Member of the Legislative Assembly of Quebec for Montréal–Sainte-Marie
- In office 1935–1939
- Preceded by: Gaspard Fauteux
- Succeeded by: Camillien Houde

Personal details
- Born: February 8, 1904 Salaberry-de-Valleyfield, Quebec
- Died: June 24, 1971 (aged 67) Montreal, Quebec
- Resting place: Notre Dame des Neiges Cemetery
- Party: Action libérale nationale Union Nationale

= Candide Rochefort =

Canadian politician

Candide Rochefort (February 8, 1904 - June 24, 1971) was a politician Quebec, Canada and a Member of the Legislative Assembly of Quebec (MLA).

==Early life==

He was born on February 8, 1904, in Salaberry-de-Valleyfield, Quebec and became a brick mason.

==City politics==

Rochefort ran for Mayor of Montreal in 1936 and 1938 and each time finished a distant third.

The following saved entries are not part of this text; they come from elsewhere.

// tb_pbs_broadcast_sn -- self-checking test of broadcast switch nodes.
//
// Two nodes are tested, each fed at its input link's rate with random flits:
//   A: 8-bit flits in, 4-bit flits out, 1-cycle outgoing flit time
//      (input one flit per 2 cycles);
//   B: 16-bit flits in, 8-bit flits out, 2-cycle outgoing flit time
//      (input one flit per 4 cycles).
// A scoreboard built from the inputs expects each input flit to leave as
// two parts, low part first, on all four children in the same cycle, the
// first part OUT_CYC+1 cycles after the input flit and the second OUT_CYC
// cycles later.
module tb_pbs_broadcast_sn;
  logic clk = 0, rst = 1;
  always #5 clk = ~clk;

  int checks = 0, failures = 0, cyc = 0;
  always_ff @(posedge clk) cyc <= cyc + 1;

  logic       a_iv;  logic [7:0]  a_id;  logic [3:0] a_ov;  logic [3:0][3:0] a_od;
  logic       b_iv;  logic [15:0] b_id;  logic [3:0] b_ov;  logic [3:0][7:0] b_od;

  pbs_broadcast_sn #(.ALPHA(4), .IN_W(8),  .OUT_W(4), .OUT_CYC(1)) dut_a (
    .clk, .rst, .in_valid(a_iv), .in_data(a_id), .out_valid(a_ov), .out_data(a_od));
  pbs_broadcast_sn #(.ALPHA(4), .IN_W(16), .OUT_W(8), .OUT_CYC(2)) dut_b (
    .clk, .rst, .in_valid(b_iv), .in_data(b_id), .out_valid(b_ov), .out_data(b_od));

  // expected (data, cycle) pairs
  int a_exp_d [$], a_exp_t [$], b_exp_d [$], b_exp_t [$];
  int a_seen = 0, b_seen = 0;

  always @(posedge clk) if (!rst) begin
    if (a_iv) begin
      a_exp_d.push_back(int'(a_id[3:0])); a_exp_t.push_back(cyc + 2);
      a_exp_d.push_back(int'(a_id[7:4])); a_exp_t.push_back(cyc + 3);
    end
    if (b_iv) begin
      b_exp_d.push_back(int'(b_id[7:0]));  b_exp_t.push_back(cyc + 3);
      b_exp_d.push_back(int'(b_id[15:8])); b_exp_t.push_back(cyc + 5);
    end
    if (a_ov != 4'b0000) begin
      checks++;
      if (a_ov != 4'b1111 || a_od[0] != a_od[1] || a_od[0] != a_od[2] || a_od[0] != a_od[3] ||
          a_exp_d.size() == 0 || a_exp_d[0] != int'(a_od[0]) || a_exp_t[0] != cyc) begin
        failures++;
        $display("FAIL A at %0d: valid %b data %h", cyc, a_ov, a_od[0]);
      end
      if (a_exp_d.size() != 0) begin void'(a_exp_d.pop_front()); void'(a_exp_t.pop_front()); end
      a_seen++;
    end
    if (b_ov != 4'b0000) begin
      checks++;
      if (b_ov != 4'b1111 || b_od[0] != b_od[1] || b_od[0] != b_od[2] || b_od[0] != b_od[3] ||
          b_exp_d.size() == 0 || b_exp_d[0] != int'(b_od[0]) || b_exp_t[0] != cyc) begin
        failures++;
        $display("FAIL B at %0d: valid %b data %h", cyc, b_ov, b_od[0]);
      end
      if (b_exp_d.size() != 0) begin void'(b_exp_d.pop_front()); void'(b_exp_t.pop_front()); end
      b_seen++;
    end
  end

  // drivers: a flit every 2 (A) / 4 (B) cycles, with occasional gaps
  initial begin
    a_iv = 0; b_iv = 0; a_id = 0; b_id = 0;
    repeat (3) @(posedge clk);
    @(negedge clk) rst = 0;
    for (int k = 0; k < 400; k++) begin
      @(negedge clk);
      a_iv = (k % 2 == 0) && (k < 200 || $urandom_range(0, 3) != 0);
      a_id = 8'($urandom);
      b_iv = (k % 4 == 0) && (k < 200 || $urandom_range(0, 3) != 0);
      b_id = 16'($urandom);
    end
    @(negedge clk) begin a_iv = 0; b_iv = 0; end
    repeat (20) @(posedge clk);
    checks++;
    if (a_exp_d.size() != 0 || b_exp_d.size() != 0 || a_seen < 250 || b_seen < 120) begin
      failures++;
      $display("FAIL: leftover A %0d B %0d, seen A %0d B %0d", a_exp_d.size(), b_exp_d.size(), a_seen, b_seen);
    end
    $display("TB_RESULT checks=%0d failures=%0d", checks, failures);
    $finish;
  end

  initial begin
    repeat (3000) @(posedge clk);
    failures++;
    $display("FAIL: watchdog");
    $display("TB_RESULT checks=%0d failures=%0d", checks, failures);
    $finish;
  end
endmodule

==Member of the legislature==

He ran as an Action libérale nationale candidate in the district of Montréal–Sainte-Marie in the 1935 provincial election and won against Liberal incumbent Gaspard Fauteux. Rochefort joined Maurice Duplessis's Union Nationale and was re-elected in the 1936 election. He was defeated by Mayor of Montreal Camillien Houde in the 1939 election.

==Death==

He died on June 24, 1971, in Montreal.